Celebrating the resilience of female entrepreneurs on International Women’s Day

Sehra Bindal is the owner of Veg-In YYC Café, a vegan take on homestyle Indian cuisine. As a female entrepreneur, she says International Women’s Day is an opportunity to come together as a community, especially during the pandemic.

“I think everybody should support local because it’s grassroots and it’s who we are. When you support local, you support everybody who is connected, and that means whole families with kids. In times like this, people do come together. I have seen my customers support me whenever they can. When I go to eat out, I go to local places. We all have to give back. I can’t expect support and not give back. It’s a chain reaction. The whole chain connects and helps each other. Local suppliers, local producers, local food, local people.”

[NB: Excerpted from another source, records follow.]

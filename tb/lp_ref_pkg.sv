// Reference model of the transition code, used by the testbenches only.
//
// ref_decode is written as a scan with a moving index, the way the decoding
// rule is stated (look at j, j+1, j+2; after a swap move on by three, else by
// one), rather than as the unrolled loop of the RTL. ref_encode tries the
// three windows, keeps those whose decoding gives the word back, and picks
// the fewest transitions with ties to 00, 10, 01, 11.
package lp_ref_pkg;

  function automatic logic [0:7] ref_scan(logic [0:7] x, int start, int limit, bit inverse);
    logic [0:7] o = x;
    int j = start;
    while (j < limit) begin
      bit hit;
      if (inverse) hit = (o[j] != o[j+1]) && (o[j+1] != o[j+2]);
      else         hit = (o[j] == o[j+1]) && (o[j+1] != o[j+2]);
      if (hit) begin
        o[j+1] = !o[j+1];
        o[j+2] = !o[j+2];
        j += 3;
      end else begin
        j += 1;
      end
    end
    return o;
  endfunction

  function automatic void window(logic [1:0] l, output int start, output int limit);
    case (l)
      2'b10:   begin start = 0; limit = 3; end
      2'b01:   begin start = 3; limit = 6; end
      2'b11:   begin start = 0; limit = 6; end
      default: begin start = 0; limit = 0; end
    endcase
  endfunction

  function automatic logic [0:7] ref_decode(logic [0:7] x, logic [1:0] l);
    int s, e;
    window(l, s, e);
    return ref_scan(x, s, e, 1'b0);
  endfunction

  function automatic int ref_trans(logic [0:7] x);
    int n = 0;
    for (int i = 0; i < 7; i++) if (x[i] != x[i+1]) n++;
    return n;
  endfunction

  function automatic void ref_encode(logic [0:7] d, output logic [0:7] e, output logic [1:0] l);
    logic [1:0] order [3] = '{2'b10, 2'b01, 2'b11};
    e = d;
    l = 2'b00;
    foreach (order[k]) begin
      int s, lim;
      logic [0:7] c;
      window(order[k], s, lim);
      c = ref_scan(d, s, lim, 1'b1);
      if (ref_decode(c, order[k]) == d && ref_trans(c) < ref_trans(e)) begin
        e = c;
        l = order[k];
      end
    end
  endfunction

endpackage
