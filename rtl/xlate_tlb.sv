// xlate_tlb: fully associative, ASID-tagged translation buffer that sits on
// a line-request path and turns the virtual line address of each request
// into a physical one.
//
// Cool-Mem moves address translation below the first-level cache. The same
// unit serves both placements: as STLB between a virtual L1 and a physical
// L2 (translating every L2 access), and as MTLB between a virtual L2 and main
// memory (translating every L2 miss and write-back). Each entry holds a valid
// bit, the ASID, the virtual page number and the physical page number; a hit
// needs both the page number and the ASID to match, so entries of several
// address spaces live side by side and a context switch needs no flush.
//
// A request is accepted (in_valid/in_ready), looked up in the next cycle and,
// on a hit, passed downstream with the physical address (one added cycle).
// On a miss the unit asks the page-table walker (walk_req_*) for the mapping,
// writes it into the entry named by a round-robin pointer and looks up again.
// The downstream response is passed back unchanged, and only then is a new
// request accepted. If the walker reports a fault, fault is pulsed for one
// cycle and the request still goes downstream with the page number the walker
// returned; handling the fault is left to the system. Reset invalidates all
// entries. Round-robin refill and the fault handling are this design's
// choices.
module xlate_tlb
  import coolmem_pkg::*;
#(
  parameter int unsigned ENTRIES   = N_TLB,
  parameter int unsigned LINE_BITS = L1_LINE_BITS,
  parameter int unsigned OFF_BITS  = L1_OFF_BITS   // log2 of the line size
) (
  input  logic                        clk,
  input  logic                        rst_n,
  // upstream (virtual)
  input  logic                        in_valid,
  output logic                        in_ready,
  input  logic                        in_we,
  input  logic [VA_BITS-OFF_BITS-1:0] in_line_addr,
  input  asid_t                       in_asid,
  input  logic [LINE_BITS-1:0]        in_wline,
  output logic                        in_resp_valid,
  output logic [LINE_BITS-1:0]        in_resp_line,
  // downstream (physical)
  output logic                        out_valid,
  input  logic                        out_ready,
  output logic                        out_we,
  output logic [PA_BITS-OFF_BITS-1:0] out_line_addr,
  output logic [LINE_BITS-1:0]        out_wline,
  input  logic                        out_resp_valid,
  input  logic [LINE_BITS-1:0]        out_resp_line,
  // page-table walker
  output logic                        walk_req_valid,
  output logic [VPN_BITS-1:0]         walk_vpn,
  output asid_t                       walk_asid,
  input  logic                        walk_resp_valid,
  input  logic [PPN_BITS-1:0]         walk_ppn,
  input  logic                        walk_fault,
  // status
  output logic                        hit_pulse,   // a lookup hit
  output logic                        miss_pulse,  // a lookup missed
  output logic                        fault
);
  localparam int unsigned IW = $clog2(ENTRIES);
  localparam int unsigned PO = PAGE_BITS - OFF_BITS;  // line bits inside a page

  typedef struct packed {
    logic                valid;
    asid_t               asid;
    logic [VPN_BITS-1:0] vpn;
    logic [PPN_BITS-1:0] ppn;
  } tlb_entry_t;

  typedef enum logic [2:0] {T_IDLE, T_LOOK, T_WALK, T_WALK_WAIT, T_OUT, T_RESP} tstate_e;

  tlb_entry_t          ent [ENTRIES];
  logic [IW-1:0]       rr;
  tstate_e             state;
  logic                r_we;
  logic [VA_BITS-OFF_BITS-1:0] r_addr;
  asid_t               r_asid;
  logic [LINE_BITS-1:0] r_wline;
  logic [PPN_BITS-1:0] r_ppn;

  logic [VPN_BITS-1:0] vpn;
  logic                lk_hit;
  logic [PPN_BITS-1:0] lk_ppn;

  assign vpn = r_addr[VA_BITS-OFF_BITS-1 -: VPN_BITS];

  always_comb begin
    lk_hit = 1'b0;
    lk_ppn = '0;
    for (int i = 0; i < ENTRIES; i++)
      if (ent[i].valid && ent[i].vpn == vpn && ent[i].asid == r_asid) begin
        lk_hit = 1'b1;
        lk_ppn = ent[i].ppn;
      end
  end

  assign in_ready       = (state == T_IDLE);
  assign out_valid      = (state == T_OUT);
  assign out_we         = r_we;
  assign out_line_addr  = {r_ppn, r_addr[PO-1:0]};
  assign out_wline      = r_wline;
  assign in_resp_valid  = (state == T_RESP) && out_resp_valid;
  assign in_resp_line   = out_resp_line;
  assign walk_req_valid = (state == T_WALK);
  assign walk_vpn       = vpn;
  assign walk_asid      = r_asid;
  assign hit_pulse      = (state == T_LOOK) && lk_hit;
  assign miss_pulse     = (state == T_LOOK) && !lk_hit;

  always_ff @(posedge clk or negedge rst_n) begin
    if (!rst_n) begin
      state   <= T_IDLE;
      rr      <= '0;
      r_we    <= 1'b0;
      r_addr  <= '0;
      r_asid  <= '0;
      r_wline <= '0;
      r_ppn   <= '0;
      fault   <= 1'b0;
      for (int i = 0; i < ENTRIES; i++) ent[i] <= '0;
    end else begin
      fault <= 1'b0;
      unique case (state)
        T_IDLE: if (in_valid) begin
          r_we <= in_we; r_addr <= in_line_addr; r_asid <= in_asid; r_wline <= in_wline;
          state <= T_LOOK;
        end
        T_LOOK: if (lk_hit) begin
          r_ppn <= lk_ppn;
          state <= T_OUT;
        end else begin
          state <= T_WALK;
        end
        T_WALK: state <= T_WALK_WAIT;
        T_WALK_WAIT: if (walk_resp_valid) begin
          ent[rr] <= '{valid: 1'b1, asid: r_asid, vpn: vpn, ppn: walk_ppn};
          rr      <= rr + 1'b1;
          fault   <= walk_fault;
          state   <= T_LOOK;
        end
        T_OUT:  if (out_ready)      state <= T_RESP;
        T_RESP: if (out_resp_valid) state <= T_IDLE;
        default: state <= T_IDLE;
      endcase
    end
  end

  a_walk_only_when_waiting: assert property (@(posedge clk) disable iff (!rst_n)
    walk_resp_valid |-> state inside {T_WALK, T_WALK_WAIT});
endmodule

Before opening her small downtown takeout eatery five years ago, Bindal worked in real estate, studied hotel and restaurant management and owned other restaurants since first coming to Canada in 1994. She says she knows first-hand the challenges female entrepreneurs are facing.

“This is my baby. This business I opened from scratch. It’s a family business. My family came together and helped me build this. Families should support women to get out more and do what they want to do. I always come back to my family, if it wasn’t for my husband and children I couldn’t have done what I’ve done. Women have more responsibility because the whole family revolves around women. International Women’s Day means that women are being acknowledged, we are strong pillars of the community. We are resilient and I don’t think we get enough credit. Women can do anything.”

Bindal’s menu specializes in vegan versions of burgers, samosas, bowls and burritos. She contributes to local causes through her cooking, helping to feed the hungry by donating meals or more recently helping to stock the Calgary Community Fridge, a local effort collecting healthy food for those in need.

“I feel it’s my duty as a business to give back. When you have a business and you can, give back. Calgary people are nice; they always give back.”

The current pandemic has also been a challenge but Bindal says it’s given her an opportunity.

“My usual lunch rush was gone, but that’s okay. I sat with my family and saw how other businesses were affected. I don’t look at the pandemic as a bad thing. I counted my blessings and in retrospect, I slowed down, which is okay. I just went through my goals and reinvented them and I now spend more time with my customers. I missed them so much. Let’s find something good in it. I’m going to be stronger and more resilient.”

As a former business owner herself, City of Calgary Business and Local Economy Leader Sonya Sharp encourages Calgarians to share their support of female entrepreneurs. “International Women’s Day to me is always a great day to celebrate not only my peers, my friends, but every woman who has broken a barrier. So when I see March 8 approaching, I get excited to hear people’s stories,” said Sonya Sharp, Leader of the Business and Local Economy team. Her group’s focus is equipping businesses with resources and information to strengthen their resilience and streamlining services and processes to attract and support business opportunities.

As citizens, we all have a role to play in helping locally-owned and operated stores and services.

“I think it’s important for The City of Calgary to support all businesses but I also think it’s important for customers. If you have a favourite local woman entrepreneur or company you want to support, write about them on Google and give them a good review, tag them on social media and really show that you’re not just supporting business in general but women entrepreneurs. Through all of that support it really shows that people are coming together.”

Finding your voice is important, says Sharp. “My message this year to women entrepreneurs and women in general is to speak up. Your voice needs to be heard. You’re as valuable as any others in that corporation or wherever you work as a business owner. Support each other. Women have a big network. I think what’s important is that behind every woman they say is a village of a thousand so I’m already really excited to hear success stories of women entrepreneurs.”

Bindal says she is often asked for advice by women who want to open their own business. “Don’t just open a business because you want to open a business. You need to research, business plan, marketing plan, and have some equity on the side but make sure your family supports you. Take some time to yourself because competition is intense you need to stay on top of your game all the time.”